While the country’s progress is fast-paced in most fields, the education sector still suffers. Be it the structure of the courses or the campuses, the education system remains static and outdated. Education Design International(EDI), a firm dedicated to designing educational environments, works off this beaten track. Architects at EDI are trying to bring change to the education system through well-researched designs. Kai Early Years – a preschool in Bengaluru is one such attempt. Right from the engineering of the facade to the interior architecture, Kai Early Years is an example of revolutionizing educational architecture in India.
Kai Early Years is what would traditionally be called a pre-primary school, with a twist. The architects, along with the school’s co-founders Jennifer & Saad Sait, have tried to imbibe a ‘third-teacher’ learning environment for the early childhood campus. The third-teacher implied here is the experiential quality – the touch, the sounds, the visuals & even the aroma of the space.
The concrete polished slide along the circular staircase, inside the building, is a prime example of how the architects have worked to mitigate the mental boundary between formal and informal learning.
Located in the prime location of Whitefield, an urban neighborhood in Bangalore, Kai Early Years seems to reflect the aspirations of Whitefield’s well-to-do, well-traveled folk. Spread over 1.8 acres, this early learning sanctuary is India’s largest early childhood campus. Paradoxically, the fluid circulation system underwhelms the sizable campus into a child-friendly premise.
The campus has two parts – a community center and an early childhood campus – both of which have their independent entrances. An outdoorplay area, covered with membrane roofing, separates these two premises. It has been designed, keeping in mind a child’s mind – boundless and free-flowing. Not just the exterior, but also the interior of the early childhood building lacks sharp edges or planes. The curvilinear nature of the planning, along with its amboetic building form, aids the tiny tots with way-finding.
Spaces are demarcated by the difference in flooring patterns or acoustic screens, instead of typical walls.

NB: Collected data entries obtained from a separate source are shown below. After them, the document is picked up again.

// access_port: the Dataway Access Port, through which the system controller
// (via the crate controller and the CAMAC highway) loads, reads and controls
// the auxiliary controller.
//
// The port is a CAMAC module in station AP_STATION holding a Memory Address
// Register (MAR) and a Memory Data Register (MDR).  A read or write of ACC
// memory is made by taking the processor bus by DMA (request `dmr`, grant
// `dmg`) and running one bus cycle at MAR; the cycle starts only after the
// Dataway cycle that asked for it is over, so read data is fetched with a
// later CAMAC command.  Commands (X = 1 for each):
//   A0  F24  halt the processor (it enters its console ODT)
//   A0  F25  processor running: pulse bus INIT; halted: release HALT only
//   A1  F25  release HALT and pulse the processor RESET (boot at 173000)
//   A2  F1   read MAR            F17  write MAR, start a DMA read at MAR
//   A3  F0   read MDR            F16  write MDR, start a DMA write at MAR,
//                                     MAR += 2 after it
//                                F25  MAR += 2, then start a DMA read
//   A4  F27  Q = 1 if the requested cycle took place and no other device
//            has a bus request pending
//   A12 F1   status: R1 DMA cycle in progress, R2 another device is bus
//            master, R3 HALT asserted (by the port or the board switch)
// For F17, F16 and A3 F25, Q = 1 says the cycle can proceed; Q = 0 says a
// DMA cycle of the port was still under way and the command must be
// repeated.  Dataway C (with S2) resets the port; Z is ignored.  W data
// is steady from S1 to S2 and is taken, like every action, at S2.  All this
// follows the document; the DMA handshake is the bus model's (see acc_pkg).
// The port has no use for the Dataway's S1, I and Z lines, so those bits of
// `dw` are left unread.
module access_port
  import acc_pkg::*;
#(
  parameter int AP_STATION = 8
) (
  input  logic       clk,
  input  logic       rst,
  // Dataway
  input  dw_cmd_t    dw,
  output dw_rsp_t    dw_rsp,
  // processor bus, as DMA master
  output logic       dmr,
  input  logic       dmg,
  output qbus_mreq_t mreq,
  input  qbus_rsp_t  rsp,
  input  logic       other_req,     // another device requests the bus
  input  logic       other_master,  // another device is bus master
  // processor control
  input  logic       cpu_run,       // processor running (not in ODT)
  input  logic       halt_sw,       // HALT/RUN switch on the processor board
  output logic       halt,
  output logic       binit,
  output logic       cpu_reset
);
  typedef enum logic [1:0] { D_IDLE, D_WAIT, D_REQ, D_CYC } dstate_e;
  dstate_e     ds;
  logic [15:0] mar, mdr;
  logic        dma_wr, cyc_done;

  wire sel = dw.n[AP_STATION-1];
  wire busy = (ds != D_IDLE);

  wire c_dis   = sel && dw.a == 4'd0  && dw.f == 5'd24;
  wire c_xeq0  = sel && dw.a == 4'd0  && dw.f == 5'd25;
  wire c_xeq1  = sel && dw.a == 4'd1  && dw.f == 5'd25;
  wire c_rmar  = sel && dw.a == 4'd2  && dw.f == 5'd1;
  wire c_wmar  = sel && dw.a == 4'd2  && dw.f == 5'd17;
  wire c_rmdr  = sel && dw.a == 4'd3  && dw.f == 5'd0;
  wire c_wmdr  = sel && dw.a == 4'd3  && dw.f == 5'd16;
  wire c_xeq3  = sel && dw.a == 4'd3  && dw.f == 5'd25;
  wire c_tst   = sel && dw.a == 4'd4  && dw.f == 5'd27;
  wire c_stat  = sel && dw.a == 4'd12 && dw.f == 5'd1;
  wire c_start = c_wmar || c_wmdr || c_xeq3;

  always_comb begin
    dw_rsp   = DW_RSP_IDLE;
    dw_rsp.x = c_dis || c_xeq0 || c_xeq1 || c_rmar || c_wmar || c_rmdr ||
               c_wmdr || c_xeq3 || c_tst || c_stat;
    if (c_rmar) dw_rsp.r[15:0] = mar;
    if (c_rmdr) dw_rsp.r[15:0] = mdr;
    if (c_stat) dw_rsp.r[2:0]  = {halt || halt_sw, other_master, busy};
    if (c_start) dw_rsp.q = !busy;
    if (c_tst)   dw_rsp.q = cyc_done && !other_req;
  end

  always_ff @(posedge clk) begin
    if (rst || (dw.c && dw.s2)) begin
      ds <= D_IDLE; mar <= '0; mdr <= '0; dma_wr <= 1'b0; cyc_done <= 1'b0;
      binit <= 1'b0; cpu_reset <= 1'b0;
      if (rst) halt <= 1'b0;
    end else begin
      binit     <= 1'b0;
      cpu_reset <= 1'b0;
      if (dw.s2) begin
        if (c_dis) halt <= 1'b1;
        if (c_xeq0) begin
          if (cpu_run) binit <= 1'b1;
          else         halt  <= 1'b0;
        end
        if (c_xeq1) begin halt <= 1'b0; cpu_reset <= 1'b1; end
        if (c_start && !busy) begin
          if (c_wmar) mar <= dw.w[15:0];
          if (c_wmdr) mdr <= dw.w[15:0];
          if (c_xeq3) mar <= mar + 16'd2;
          dma_wr   <= c_wmdr;
          cyc_done <= 1'b0;
          ds       <= D_WAIT;
        end
      end
      unique case (ds)
        D_IDLE: ;
        D_WAIT: if (!dw.b) ds <= D_REQ;          // Dataway cycle over
        D_REQ:  if (dmg) ds <= D_CYC;
        D_CYC:  if (rsp.rply) begin
          if (!dma_wr) mdr <= rsp.rdata;
          else         mar <= mar + 16'd2;
          cyc_done <= 1'b1;
          ds       <= D_IDLE;
        end
      endcase
    end
  end

  assign dmr = (ds == D_REQ) || (ds == D_CYC);
  always_comb begin
    mreq = QBUS_MREQ_IDLE;
    if (ds == D_CYC) begin
      mreq.sync  = 1'b1;
      mreq.din   = !dma_wr;
      mreq.dout  = dma_wr;
      mreq.addr  = mar;
      mreq.wdata = mdr;
    end
  end
endmodule
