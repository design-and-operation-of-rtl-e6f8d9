// Testbench for access_port in station 8, with a crate-controller model
// making full CAMAC cycles, the DMA arbiter and 1K of RAM on the bus.
// Checks the document's command list: MAR/MDR load and read, DMA write with
// MAR auto-increment (block load), DMA read started by F17 and by A3 F25,
// the F27 "cycle done" test, Q = 0 while a DMA cycle is still pending, the
// status word, that the DMA request waits for the end of the Dataway cycle,
// processor halt / continue / boot commands, INIT, and reset by C.
module tb_access_port;
  import acc_pkg::*;
  logic clk = 0, rst = 1;
  dw_cmd_t dw = DW_CMD_IDLE;
  dw_rsp_t dw_rsp;
  logic dmr, dmg, other_req, other_master, cpu_run = 1, halt_sw = 0, halt, binit, cpu_reset;
  logic cpu_sync = 0;
  qbus_mreq_t mreq;
  qbus_req_t breq;
  qbus_rsp_t rsp;
  logic [1:0] dmg2, oreq2, omas2;
  logic dma_active;
  always #25 clk = ~clk;
  `include "tb_util.svh"

  access_port #(.AP_STATION(8)) dut (
    .clk, .rst, .dw, .dw_rsp, .dmr, .dmg, .mreq, .rsp, .other_req, .other_master,
    .cpu_run, .halt_sw, .halt, .binit, .cpu_reset
  );
  qbus_arbiter #(.NM(2)) u_arb (.clk, .rst, .cpu_sync, .dmr({1'b0, dmr}), .dmg(dmg2), .dma_active,
                                .other_req(oreq2), .other_master(omas2));
  assign dmg = dmg2[0];
  assign other_req = oreq2[0];
  assign other_master = omas2[0];
  always_comb begin
    breq = '0;
    breq.sync = mreq.sync; breq.din = mreq.din; breq.dout = mreq.dout;
    breq.addr = {2'b00, mreq.addr}; breq.wdata = mreq.wdata;
  end
  lsi_ram u_ram (.clk, .rst, .req(breq), .rsp);

  // DMA must not start while the Dataway cycle that asked for it is on
  bit dmr_in_b = 0;
  always @(posedge clk) if (dw.b && dmr && !dma_active) dmr_in_b <= 1;

  initial begin
    repeat (200000) @(posedge clk);
    failures++; finish_tb();
  end

  // a normal CAMAC cycle as the crate controller makes it
  logic [23:0] cr;
  bit cq, cx;
  task automatic camac(input int aa, input int ff, input logic [23:0] w = 0, input int nn = 8);
    @(negedge clk);
    dw = DW_CMD_IDLE; dw.n = 24'd1 << (nn - 1); dw.a = 4'(aa); dw.f = 5'(ff); dw.w = w; dw.b = 1;
    repeat (4) @(negedge clk);
    dw.s1 = 1; #1; cr = dw_rsp.r; cq = dw_rsp.q; cx = dw_rsp.x;
    repeat (4) @(negedge clk); dw.s1 = 0;
    repeat (4) @(negedge clk); dw.s2 = 1;
    repeat (4) @(negedge clk); dw.s2 = 0;
    repeat (4) @(negedge clk); dw = DW_CMD_IDLE;
  endtask

  logic [15:0] data [8];
  initial begin
    repeat (3) @(negedge clk); rst = 0;
    // block load of 8 words at 1000
    camac(2, 17, 24'o1000); check(cq && cx, "F17 A2 accepted");
    repeat (20) @(negedge clk);
    camac(2, 1); check(cr[15:0] == 16'o1000, "MAR reads back");
    for (int k = 0; k < 8; k++) begin
      data[k] = 16'($urandom);
      camac(3, 16, {8'h0, data[k]}); check(cq, "F16 accepted");
      repeat (20) @(negedge clk);
      camac(4, 27); check(cq, "F27: write cycle done");
    end
    for (int k = 0; k < 8; k++)
      check(u_ram.u_mem.mem[256 + k] == data[k], $sformatf("memory word %0d", k));
    camac(2, 1); check(cr[15:0] == 16'o1020, "MAR incremented by each write");
    // read back: F17 then A3 F25 steps
    camac(2, 17, 24'o1000);
    repeat (20) @(negedge clk);
    camac(3, 0); check(cr[15:0] == data[0], "DMA read started by F17");
    for (int k = 1; k < 8; k++) begin
      camac(3, 25); check(cq, "A3 F25 accepted");
      repeat (20) @(negedge clk);
      camac(3, 0); check(cr[15:0] == data[k], $sformatf("stepped read %0d", k));
    end
    check(!dmr_in_b, "DMA waits for the end of the Dataway cycle");
    // the processor keeps the bus: second command gets Q = 0
    @(negedge clk); cpu_sync = 1;
    camac(3, 16, 24'h1111); check(cq, "first write accepted");
    camac(12, 1); check(cr[0] == 1'b1, "status: DMA in progress");
    camac(4, 27); check(!cq, "F27: not done yet");
    camac(3, 16, 24'h2222); check(!cq, "Q = 0 while the port is busy");
    @(negedge clk); cpu_sync = 0;
    repeat (20) @(negedge clk);
    camac(4, 27); check(cq, "done once the bus is free");
    check(u_ram.u_mem.mem[256 + 7] == 16'h1111, "first write landed, second refused");
    // processor control
    camac(0, 24); check(halt && cx, "F24 halts");
    camac(12, 1); check(cr[2] == 1'b1, "status shows HALT");
    cpu_run = 0;
    camac(0, 25); check(!halt, "F25 continues a halted processor");
    cpu_run = 1;
    fork
      camac(0, 25);
      begin
        bit seen = 0;
        repeat (40) begin @(posedge clk); #1; if (binit) seen = 1; end
        check(seen, "F25 with the processor running pulses INIT");
      end
    join
    camac(0, 24);
    fork
      camac(1, 25);
      begin
        bit seen = 0;
        repeat (40) begin @(posedge clk); #1; if (cpu_reset) seen = 1; end
        check(seen, "A1 F25 pulses RESET (boot)");
      end
    join
    check(!halt, "boot releases HALT");
    halt_sw = 1;
    camac(12, 1); check(cr[2] == 1'b1, "halt switch in the status");
    halt_sw = 0;
    // other station: no X
    camac(3, 0, 0, 9); check(!cx, "other station ignored");
    // C resets MAR
    camac(2, 17, 24'o2000);
    repeat (20) @(negedge clk);
    @(negedge clk); dw = DW_CMD_IDLE; dw.c = 1; dw.b = 1;
    repeat (12) @(negedge clk); dw.s2 = 1; repeat (4) @(negedge clk); dw = DW_CMD_IDLE;
    camac(2, 1); check(cr[15:0] == 16'o0, "C clears MAR");
    finish_tb();
  end
endmodule
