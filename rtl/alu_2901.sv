// alu_2901: the SPU's 16-bit arithmetic unit, four cascaded 4-bit
// Am2901A-style slices with look-ahead carry, treated here as one 16-bit
// unit.
//
// A nine-bit instruction chooses the operands, the operation and where the
// result goes, as in the 2901:
//   I2-I0 source (R,S): 0 A,Q  1 A,B  2 0,Q  3 0,B  4 0,A  5 D,A  6 D,Q  7 D,0
//   I5-I3 function: 0 R+S  1 S-R  2 R-S  3 R|S  4 R&S  5 ~R&S  6 R^S  7 ~(R^S)
//         (subtraction is the complement sum, so S-R needs carry-in 1)
//   I8-I6 destination: 0 F->Q  1 none  2 F->B, Y=A  3 F->B  4 F/2->B, Q/2->Q
//         5 F/2->B  6 2F->B, 2Q->Q  7 2F->B
// A and B address a 16 x 16 two-port register file, Q is the extra working
// register and D the direct data input.  The document only names the part
// and its fields and refers to the maker's data book; this table is the
// part's usual one.
//
// The bits shifted in are chosen by the SPU's shift control (`shmode`):
// zero fill, one fill, rotate, or arithmetic (sign kept on a right shift,
// zero fill on a left shift).  For the double shifts F and Q are joined into
// one 32-bit word.  These fill rules are this design's reading of the
// document's four shift functions.
//
// Flags come from F: zero, negative (F15), carry out, overflow (signed, for
// the arithmetic functions; 0 for the logic ones) and F0.  Register file
// and Q change on the clock when `ce` is set; Y and the flags are
// combinational.
module alu_2901
  import acc_pkg::*;
(
  input  logic        clk,
  input  logic        ce,
  input  logic [8:0]  i,
  input  logic [3:0]  a_addr,
  input  logic [3:0]  b_addr,
  input  logic [15:0] d,
  input  logic        cin,
  input  shift_mode_e shmode,
  output logic [15:0] y,
  output logic        f_zero,
  output logic        f_neg,
  output logic        f_cout,
  output logic        f_ovr,
  output logic        f_lsb
);
  logic [15:0] ram [16];
  logic [15:0] q;

  wire [15:0] ad = ram[a_addr];
  wire [15:0] bd = ram[b_addr];

  logic [15:0] r, s, f;
  logic [16:0] sum;

  always_comb begin
    unique case (i[2:0])
      3'd0: begin r = ad;    s = q;     end
      3'd1: begin r = ad;    s = bd;    end
      3'd2: begin r = '0;    s = q;     end
      3'd3: begin r = '0;    s = bd;    end
      3'd4: begin r = '0;    s = ad;    end
      3'd5: begin r = d;     s = ad;    end
      3'd6: begin r = d;     s = q;     end
      default: begin r = d;  s = '0;    end
    endcase
    sum   = '0;
    f_ovr = 1'b0;
    unique case (i[5:3])
      3'd0: begin sum = {1'b0, r} + {1'b0, s} + 17'(cin);
                  f_ovr = (r[15] == s[15]) && (sum[15] != r[15]); end
      3'd1: begin sum = {1'b0, s} + {1'b0, ~r} + 17'(cin);
                  f_ovr = (s[15] != r[15]) && (sum[15] != s[15]); end
      3'd2: begin sum = {1'b0, r} + {1'b0, ~s} + 17'(cin);
                  f_ovr = (r[15] != s[15]) && (sum[15] != r[15]); end
      3'd3: sum = {1'b0, r | s};
      3'd4: sum = {1'b0, r & s};
      3'd5: sum = {1'b0, ~r & s};
      3'd6: sum = {1'b0, r ^ s};
      default: sum = {1'b0, ~(r ^ s)};
    endcase
    f      = sum[15:0];
    f_cout = (i[5:3] <= 3'd2) ? sum[16] : 1'b0;
    f_zero = (f == '0);
    f_neg  = f[15];
    f_lsb  = f[0];
    y      = (i[8:6] == 3'd2) ? ad : f;
  end

  // shifter inputs
  logic ram15_in, ram0_in, q15_in, q0_in;
  always_comb begin
    unique case (shmode)
      SH_ZERO:  begin ram15_in = 1'b0; ram0_in = 1'b0; q0_in = 1'b0; end
      SH_ONE:   begin ram15_in = 1'b1; ram0_in = 1'b1; q0_in = 1'b1; end
      SH_ROT:   begin ram15_in = (i[8:6] == 3'd4) ? q[0] : f[0];
                      ram0_in  = f[15]; q0_in = f[15]; end
      default:  begin ram15_in = f[15]; ram0_in = 1'b0; q0_in = 1'b0; end
    endcase
    q15_in = f[0];
    if (i[8:6] == 3'd6) ram0_in = q[15];   // double left shift: Q15 into F0
  end

  always_ff @(posedge clk) begin
    if (ce) begin
      unique case (i[8:6])
        3'd0: q <= f;
        3'd1: ;
        3'd2, 3'd3: ram[b_addr] <= f;
        3'd4: begin ram[b_addr] <= {ram15_in, f[15:1]}; q <= {q15_in, q[15:1]}; end
        3'd5: ram[b_addr] <= {ram15_in, f[15:1]};
        3'd6: begin ram[b_addr] <= {f[14:0], ram0_in}; q <= {q[14:0], q0_in}; end
        default: ram[b_addr] <= {f[14:0], ram0_in};
      endcase
    end
  end
endmodule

The concrete polished slide along the circular staircase, inside the building, is a prime example of how the architects have worked to mitigate the mental boundary between formal and informal learning. Designing the outdoor deck as an extension of the indoor spaces is yet another feature that aims at making the shift between the outdoors and indoors seamless. Keeping in mind the many moods of these preschoolers, learning spaces have been designed for variety & flexibility.. From dingy caves under the stairs to learning pods flooded with daylight, Kai Early Years triumphantly sport ‘third-teachers’ of all shapes and sizes. These ‘learning pods’ are a refreshing change from the concept of classrooms. Each learning pod caters to a variety of activities – reading, cognitive development, playing, creation, and so on. Spaces are demarcated by the difference in flooring patterns or acoustic screens, instead of solid walls. Even the staff room has low-height walls and barely-there partitions so that the teachers seem more approachable and less intimidating. The concept of ‘learning without boundaries’ has been adopted here quite literally!
Irregularly shaped timber cladding and distinctive undulating white pergolas further accentuate the amoebic form of the building.
Light quality is another notable factor of the design. The colossal atrium welcomes the children with open arms and a ton of natural light. Not just the entrance, but the entire building with its peculiar-shaped but strategically placed fenestrations provides ample natural light. However, the peculiarity does not stop at the placement and shapes of windows, the same narrative is adopted for the building facade as well. Irregularly shaped timber cladding and distinctive undulating white pergolas further accentuate the amoebic form of the building. The Kai-way of free-flow and infinitude are reflected everywhere in the premise. Even the pathways and landscape of the campus have an organic yet mindful approach.
Designing for young minds requires innovation, but more importantly, it requires precision. Keeping in mind the anthropometry of the users, window sills have been maintained at a lower height to allow the toddlers to maintain effortless visual contact with the outdoors. Many such considerations make Kai Early Years relevant to contemporary times. Kai Early Years is exemplary of how design can help elevate the quality and structure of education as well.